Julio Martínez, esposa de María Francisca Martínez, dijo que siente mucho descanso de saber que las cenizas de su esposa y su hija, así como de su cuñada y sobrinas ya están aquí, “pensé que quedarían en un lugar lejano, porque fue mucho el tiempo y trámites que hacer que a veces desfallecía porque todo cuesta mucho, pero ya tengo un lugar en donde llorar su ausencia”.
Asimismo, el joven Martín López Martínez, único hijo que sobrevive a la jefa de enfermeras del ISSSTE, Teresita de Jesús, dijo que se siente muy tranquilo de que por fin los restos de su madre y hermanas ya están en Piedras Negras, está triste por los acontecimientos de hace un mes, pero se siente confortado porque las tendrá cerca.

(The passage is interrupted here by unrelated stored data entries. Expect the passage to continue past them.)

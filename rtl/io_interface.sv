// I/O interface: the host's single command port into the processor.
//
// It loads data into the input or state register of one cell, reads U or X
// of one cell back through the column output buses, programs the G and F
// tables and FoG function of the program banks, writes the state machine's
// configuration registers and starts a program cycle or an A/D conversion.
//
// Host port: a command (host_op, host_addr, host_wdata) is taken in a cycle
// in which host_valid and host_ready are both high. Address fields:
//   cell ops      addr[15:8] = row, addr[7:0] = column
//   OP_WR_LUT     addr[15:8] = bank, addr[6] = table (0 G, 1 F), addr[5:0] = byte
//   OP_WR_FOG     addr[15:8] = bank, wdata[3:0] = truth table
//   OP_WR_CFG     addr[1:0]  = register (cfg_addr_e)
// Reads return host_rdata with host_rvalid one cycle after they are taken.
// While the scheduler is busy the cell rows and the active bank are in use,
// so only OP_RD_STAT and table writes to a bank other than the active one
// are taken; this lets the host reprogram one bank while another runs.
// The command set and its encoding are this design's; the document names
// only the four kinds of access.
module io_interface
  import scnn_pkg::*;
#(
  parameter int ROWS   = 14,
  parameter int COLS   = 14,
  parameter int DW     = 8,
  parameter int NBANKS = 4
) (
  input  logic                      clk,
  input  logic                      rst_n,
  // host port
  input  logic                      host_valid,
  output logic                      host_ready,
  input  host_op_e                  host_op,
  input  logic [15:0]               host_addr,
  input  logic [7:0]                host_wdata,
  output logic                      host_rvalid,
  output logic [7:0]                host_rdata,
  // cell array access
  output logic [ROWS-1:0]           row_sel,
  output logic [COLS-1:0]           col_sel,
  output logic                      load_u,
  output logic                      load_x,
  output logic                      out_x,
  output logic [DW-1:0]             wr_data,
  input  logic [COLS-1:0][DW-1:0]   col_out,
  // program memory write port
  output logic                      lut_we,
  output logic                      fog_we,
  output logic [$clog2(NBANKS)-1:0] wbank,
  output logic                      wsel_f,
  output logic [5:0]                waddr,
  output logic [7:0]                lut_wdata,
  output logic [3:0]                fog_wdata,
  // state machine
  output cfg_t                      cfg,
  output logic                      start_prog,
  output logic                      start_adc,
  input  logic                      busy
);
  localparam int BW = $clog2(NBANKS);

  logic       accept;
  logic       cell_op, rd_op, bank_op;
  logic [7:0] row, col;

  assign row     = host_addr[15:8];
  assign col     = host_addr[7:0];
  assign cell_op = host_op inside {OP_WR_U, OP_WR_X, OP_RD_U, OP_RD_X};
  assign rd_op   = host_op inside {OP_RD_U, OP_RD_X};
  assign bank_op = host_op inside {OP_WR_LUT, OP_WR_FOG};

  always_comb begin
    if (host_op == OP_RD_STAT) host_ready = 1'b1;
    else if (bank_op)          host_ready = !busy || (2'(wbank) != cfg.bank);
    else                       host_ready = !busy;
  end
  assign accept = host_valid && host_ready;

  always_comb begin
    for (int r = 0; r < ROWS; r++) row_sel[r] = accept && cell_op && (row == 8'(r));
    for (int c = 0; c < COLS; c++) col_sel[c] = accept && cell_op && (col == 8'(c));
  end
  assign load_u  = accept && (host_op == OP_WR_U);
  assign load_x  = accept && (host_op == OP_WR_X);
  assign out_x   = (host_op == OP_RD_X);
  assign wr_data = DW'(host_wdata);

  assign wbank      = host_addr[8 +: BW];
  assign wsel_f     = host_addr[6];
  assign waddr      = host_addr[5:0];
  assign lut_wdata  = host_wdata;
  assign fog_wdata  = host_wdata[3:0];
  assign lut_we     = accept && (host_op == OP_WR_LUT);
  assign fog_we     = accept && (host_op == OP_WR_FOG);
  assign start_prog = accept && (host_op == OP_RUN_PROG);
  assign start_adc  = accept && (host_op == OP_RUN_ADC);

  // Configuration registers.
  always_ff @(posedge clk or negedge rst_n) begin
    if (!rst_n) begin
      cfg <= '0;
    end else if (accept && host_op == OP_WR_CFG) begin
      unique case (cfg_addr_e'(host_addr[1:0]))
        CFG_BANK:     cfg.bank       <= host_wdata[1:0];
        CFG_ITER:     cfg.iterations <= host_wdata;
        CFG_INT_TIME: cfg.int_time   <= host_wdata;
        CFG_BOUNDARY: {cfg.bnd_x, cfg.bnd_u} <= host_wdata[1:0];
        default: ;
      endcase
    end
  end

  // Read data: one column of the selected row, or the status.
  always_ff @(posedge clk or negedge rst_n) begin
    if (!rst_n) begin
      host_rvalid <= 1'b0;
      host_rdata  <= '0;
    end else begin
      host_rvalid <= accept && (rd_op || host_op == OP_RD_STAT);
      if (accept && rd_op) begin
        host_rdata <= '0;
        for (int c = 0; c < COLS; c++)
          if (col == 8'(c)) host_rdata <= 8'(col_out[c]);
      end else if (accept && host_op == OP_RD_STAT) begin
        host_rdata <= {7'd0, busy};
      end
    end
  end

  // Host rule: the two start commands are never taken while busy.
  always_ff @(posedge clk) begin
    if (rst_n) assert (!((start_prog || start_adc) && busy));
  end
endmodule
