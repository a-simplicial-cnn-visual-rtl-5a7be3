// Testbench for io_interface: decodes every host operation, checks the cell
// selects and load strobes, the program-memory write fields, the
// configuration registers, the read path through a fake column bus (value =
// column * 17 + 3 for U, plus 100 for X) and the busy rules, including a table
// write to an inactive bank taken while busy.
module tb_io_interface;
  import scnn_pkg::*;
  localparam int ROWS = 14, COLS = 14;
  logic clk = 0, rst_n = 0;
  logic host_valid = 0, host_ready, host_rvalid;
  host_op_e host_op;
  logic [15:0] host_addr;
  logic [7:0] host_wdata, host_rdata;
  logic [ROWS-1:0] row_sel;
  logic [COLS-1:0] col_sel;
  logic load_u, load_x, out_x;
  logic [7:0] wr_data;
  logic [COLS-1:0][7:0] col_out;
  logic lut_we, fog_we, wsel_f;
  logic [1:0] wbank;
  logic [5:0] waddr;
  logic [7:0] lut_wdata;
  logic [3:0] fog_wdata;
  cfg_t cfg;
  logic start_prog, start_adc, busy = 0;
  int checks = 0, failures = 0;
  always #5 clk = ~clk;

  io_interface #(.ROWS(ROWS), .COLS(COLS), .DW(8), .NBANKS(4)) dut (.*);

  always_comb
    for (int c = 0; c < COLS; c++) col_out[c] = 8'(c * 17 + 3 + (out_x ? 100 : 0));

  initial begin
    repeat (20000) @(posedge clk);
    failures++;
    $display("TB_RESULT checks=%0d failures=%0d", checks, failures);
    $finish;
  end

  task automatic chk(input string what, input logic ok);
    checks++;
    if (!ok) begin failures++; $display("FAIL %s", what); end
  endtask

  initial begin
    int r, c;
    host_op = OP_NOP; host_addr = 0; host_wdata = 0;
    repeat (2) @(posedge clk);
    rst_n = 1;
    for (int i = 0; i < 200; i++) begin
      r = $urandom % ROWS; c = $urandom % COLS;
      @(negedge clk);
      host_valid = 1; host_addr = {8'(r), 8'(c)}; host_wdata = 8'($urandom);
      host_op = (i % 2) ? OP_WR_U : OP_WR_X;
      #1;
      chk("ready", host_ready);
      chk("row select", row_sel == (ROWS'(1) << r));
      chk("col select", col_sel == (COLS'(1) << c));
      chk("load strobes", load_u == (i % 2 == 1) && load_x == (i % 2 == 0));
      chk("write data", wr_data == host_wdata);
      chk("no other strobes", !lut_we && !fog_we && !start_prog && !start_adc);
      // read back
      @(negedge clk);
      host_op = (i % 2) ? OP_RD_U : OP_RD_X;
      #1; chk("read row select", row_sel == (ROWS'(1) << r) && !load_u && !load_x);
      @(negedge clk);
      host_valid = 0;
      chk("rvalid", host_rvalid);
      chk("rdata", host_rdata == 8'(c * 17 + 3 + ((i % 2) ? 0 : 100)));
    end
    // table write
    @(negedge clk);
    host_valid = 1; host_op = OP_WR_LUT; host_addr = {8'd2, 1'b0, 1'b1, 6'd45}; host_wdata = 8'hA5;
    #1; chk("lut write", lut_we && wbank == 2 && wsel_f && waddr == 45 && lut_wdata == 8'hA5 && row_sel == 0);
    @(negedge clk);
    host_op = OP_WR_FOG; host_addr = 16'h0300; host_wdata = 8'h0B;
    #1; chk("fog write", fog_we && wbank == 3 && fog_wdata == 4'hB && !lut_we);
    // configuration
    @(negedge clk); host_op = OP_WR_CFG; host_addr = 16'(CFG_BANK); host_wdata = 8'd1;
    @(negedge clk); host_addr = 16'(CFG_ITER); host_wdata = 8'd7;
    @(negedge clk); host_addr = 16'(CFG_INT_TIME); host_wdata = 8'd99;
    @(negedge clk); host_addr = 16'(CFG_BOUNDARY); host_wdata = 8'd2;
    @(negedge clk); host_valid = 0;
    chk("config", cfg.bank == 1 && cfg.iterations == 7 && cfg.int_time == 99 && !cfg.bnd_u && cfg.bnd_x);
    // starts
    host_valid = 1; host_op = OP_RUN_PROG; #1; chk("start prog", start_prog && !start_adc);
    host_op = OP_RUN_ADC; #1; chk("start adc", start_adc && !start_prog);
    // busy rules
    @(negedge clk);
    busy = 1; host_op = OP_WR_U; #1; chk("cell write blocked while busy", !host_ready && !load_u && row_sel == 0);
    host_op = OP_RUN_ADC; #1; chk("start blocked while busy", !host_ready && !start_adc);
    host_op = OP_WR_LUT; host_addr = {8'd1, 8'd0}; #1; chk("active bank blocked", !host_ready && !lut_we);
    host_addr = {8'd0, 8'd0}; #1; chk("other bank taken while busy", host_ready && lut_we);
    @(negedge clk);
    host_op = OP_RD_STAT; #1; chk("status ready", host_ready);
    @(negedge clk); host_valid = 0;
    chk("status read", host_rvalid && host_rdata == 8'd1);
    if (!(host_rvalid && host_rdata == 8'd1)) $display("  rvalid=%b rdata=%0d", host_rvalid, host_rdata);
    $display("TB_RESULT checks=%0d failures=%0d", checks, failures);
    $finish;
  end
endmodule
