// One program bank: the input function table G (512 bits), the state
// function table F (512 bits) and the FoG composition function (4-bit truth
// table, see fog_unit).
//
// The tables are written by the host one byte at a time: table bit a lives in
// byte a / 8, bit a % 8. For the broadcast, a read of inner-ramp value r
// returns both halves of each table at once, {T[256 + r], T[r]}, so the cells
// can pick either with bit 9 of their neighbourhood word.
//
// Timing: synchronous read; g_bits and f_bits are valid the cycle after
// rd_en. A write and a read of the same byte in one cycle return the old data.
module lut_bank
  import scnn_pkg::*;
(
  input  logic            clk,
  input  logic            rst_n,
  // host write port
  input  logic            we,
  input  logic            wsel_f,     // 0: G table, 1: F table
  input  logic [5:0]      waddr,      // byte address
  input  logic [7:0]      wdata,
  input  logic            fog_we,
  input  logic [3:0]      fog_wdata,
  // broadcast read port
  input  logic            rd_en,
  input  logic [IR_W-1:0] rd_addr,    // inner ramp value r
  output logic [1:0]      g_bits,     // {G[256 + r], G[r]}
  output logic [1:0]      f_bits,     // {F[256 + r], F[r]}
  output logic [3:0]      fog_tt
);
  localparam int HALF = LUT_BYTES / 2;

  logic [7:0] g_mem [LUT_BYTES];
  logic [7:0] f_mem [LUT_BYTES];

  always_ff @(posedge clk) begin
    if (we && !wsel_f) g_mem[waddr] <= wdata;
    if (we &&  wsel_f) f_mem[waddr] <= wdata;
  end

  always_ff @(posedge clk) begin
    if (rd_en) begin
      g_bits <= {g_mem[HALF + 32'(rd_addr[IR_W-1:3])][rd_addr[2:0]],
                 g_mem[32'(rd_addr[IR_W-1:3])][rd_addr[2:0]]};
      f_bits <= {f_mem[HALF + 32'(rd_addr[IR_W-1:3])][rd_addr[2:0]],
                 f_mem[32'(rd_addr[IR_W-1:3])][rd_addr[2:0]]};
    end
  end

  always_ff @(posedge clk or negedge rst_n) begin
    if (!rst_n)      fog_tt <= '0;
    else if (fog_we) fog_tt <= fog_wdata;
  end
endmodule
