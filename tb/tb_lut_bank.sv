// Testbench for lut_bank: random G and F tables written byte by byte; every
// inner-ramp read must return {T[256 + r], T[r]} one cycle later, and the FoG
// register must hold what was written.
module tb_lut_bank;
  import scnn_pkg::*;
  logic clk = 0, rst_n = 0, we = 0, wsel_f = 0, fog_we = 0, rd_en = 0;
  logic [5:0] waddr;
  logic [7:0] wdata, rd_addr;
  logic [3:0] fog_wdata, fog_tt;
  logic [1:0] g_bits, f_bits;
  logic [511:0] gt, ft;
  int checks = 0, failures = 0;
  always #5 clk = ~clk;

  lut_bank dut (.*);

  initial begin
    repeat (20000) @(posedge clk);
    failures++;
    $display("TB_RESULT checks=%0d failures=%0d", checks, failures);
    $finish;
  end

  initial begin
    waddr = 0; wdata = 0; rd_addr = 0; fog_wdata = 0;
    repeat (2) @(posedge clk);
    rst_n = 1;
    for (int it = 0; it < 4; it++) begin
      for (int k = 0; k < 16; k++) begin gt[k*32 +: 32] = $urandom; ft[k*32 +: 32] = $urandom; end
      for (int b = 0; b < 128; b++) begin
        @(negedge clk);
        we = 1; wsel_f = b[6]; waddr = 6'(b);
        wdata = b[6] ? ft[(b % 64) * 8 +: 8] : gt[(b % 64) * 8 +: 8];
      end
      @(negedge clk); we = 0;
      fog_we = 1; fog_wdata = 4'(it * 5 + 3); @(negedge clk); fog_we = 0;
      checks++; if (fog_tt !== 4'(it * 5 + 3)) failures++;
      for (int r = 0; r < 256; r++) begin
        rd_en = 1; rd_addr = 8'(r);
        @(negedge clk);
        rd_en = 0;
        checks++;
        if (g_bits !== {gt[256 + r], gt[r]} || f_bits !== {ft[256 + r], ft[r]}) begin
          failures++; $display("FAIL r=%0d g=%b f=%b", r, g_bits, f_bits);
        end
      end
    end
    $display("TB_RESULT checks=%0d failures=%0d", checks, failures);
    $finish;
  end
endmodule
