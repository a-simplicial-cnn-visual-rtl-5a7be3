// Behavioural model of the analog pixel front end (not synthesizable silicon:
// the real part is a PIN photodiode, a sample-and-hold and an analog
// comparator on the top tier).
//
// Analog quantities are modelled as unsigned 16-bit codes. pd_reset charges
// the photodiode to VRST; each clock with pd_integrate high discharges it by
// the photocurrent code light (clamped at 0), as a diode integrating
// photocurrent on its own capacitance would. pd_sample holds the voltage.
// The comparator output cmp is high while the external analog ramp vramp is
// greater than the held voltage; the cell latches the digital ramp when cmp
// goes high (single-slope A/D conversion). Brighter pixels discharge further
// and so convert to smaller codes.
//
// Timing: vpd and vhold change on clock edges; cmp is combinational in vramp.
// The voltages are not reset: a pd_reset and a pd_sample precede any use.
module pixel_frontend #(
  parameter logic [15:0] VRST = 16'hFFFF
) (
  input  logic        clk,
  input  logic        pd_reset,
  input  logic        pd_integrate,
  input  logic        pd_sample,
  input  logic [7:0]  light,
  input  logic [15:0] vramp,
  output logic        cmp
);
  logic [15:0] vpd;    // photodiode voltage
  logic [15:0] vhold;  // sample-and-hold voltage

  always_ff @(posedge clk) begin
    if (pd_reset)          vpd <= VRST;
    else if (pd_integrate) vpd <= (vpd > 16'(light)) ? vpd - 16'(light) : 16'd0;
    if (pd_sample)         vhold <= vpd;
  end

  assign cmp = (vramp > vhold);
endmodule
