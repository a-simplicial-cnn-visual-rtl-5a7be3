// Testbench for the pixel front-end model: after reset, N integration cycles
// and a sample, the comparator must switch exactly where the analog ramp
// passes VRST - N * light (clamped at 0).
module tb_pixel_frontend;
  logic clk = 0, pd_reset = 0, pd_integrate = 0, pd_sample = 0, cmp;
  logic [7:0] light;
  logic [15:0] vramp;
  int checks = 0, failures = 0;
  always #5 clk = ~clk;

  pixel_frontend dut (.*);

  initial begin
    repeat (100000) @(posedge clk);
    failures++;
    $display("TB_RESULT checks=%0d failures=%0d", checks, failures);
    $finish;
  end

  initial begin
    int n, v, l;
    vramp = 0;
    for (int it = 0; it < 40; it++) begin
      light = 8'($urandom);
      n = (it == 0) ? 400 : int'($urandom % 200);
      @(negedge clk); pd_reset = 1; @(negedge clk); pd_reset = 0;
      pd_integrate = 1; repeat (n) @(negedge clk); pd_integrate = 0;
      pd_sample = 1; @(negedge clk); pd_sample = 0;
      // light changes after sampling must not matter
      l = int'(light);
      light = ~light;
      v = 65535 - n * l;
      if (v < 0) v = 0;
      for (int k = 0; k < 64; k++) begin
        vramp = 16'($urandom);
        if (k == 0) vramp = 16'(v);
        if (k == 1 && v < 65535) vramp = 16'(v + 1);
        #1;
        checks++; if (cmp !== (int'(vramp) > v)) begin failures++; $display("FAIL vramp=%0d v=%0d", vramp, v); end
      end
    end
    $display("TB_RESULT checks=%0d failures=%0d", checks, failures);
    $finish;
  end
endmodule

Agradeció infinitamente al sindicato del ISSSTE que en todo momento estuvieron brindándoles el apoyo total para hacer llegar los restos de sus seres queridos a esta ciudad, al doctor Aparicio y al director de la clínica Arnoldo Carrales Velasco.
En el velatorio se observó a personal del ISSSTE, amigos de la familia y familiares que estuvieron siempre al tanto de los acontecimientos y colaboraron para traerlos de regreso.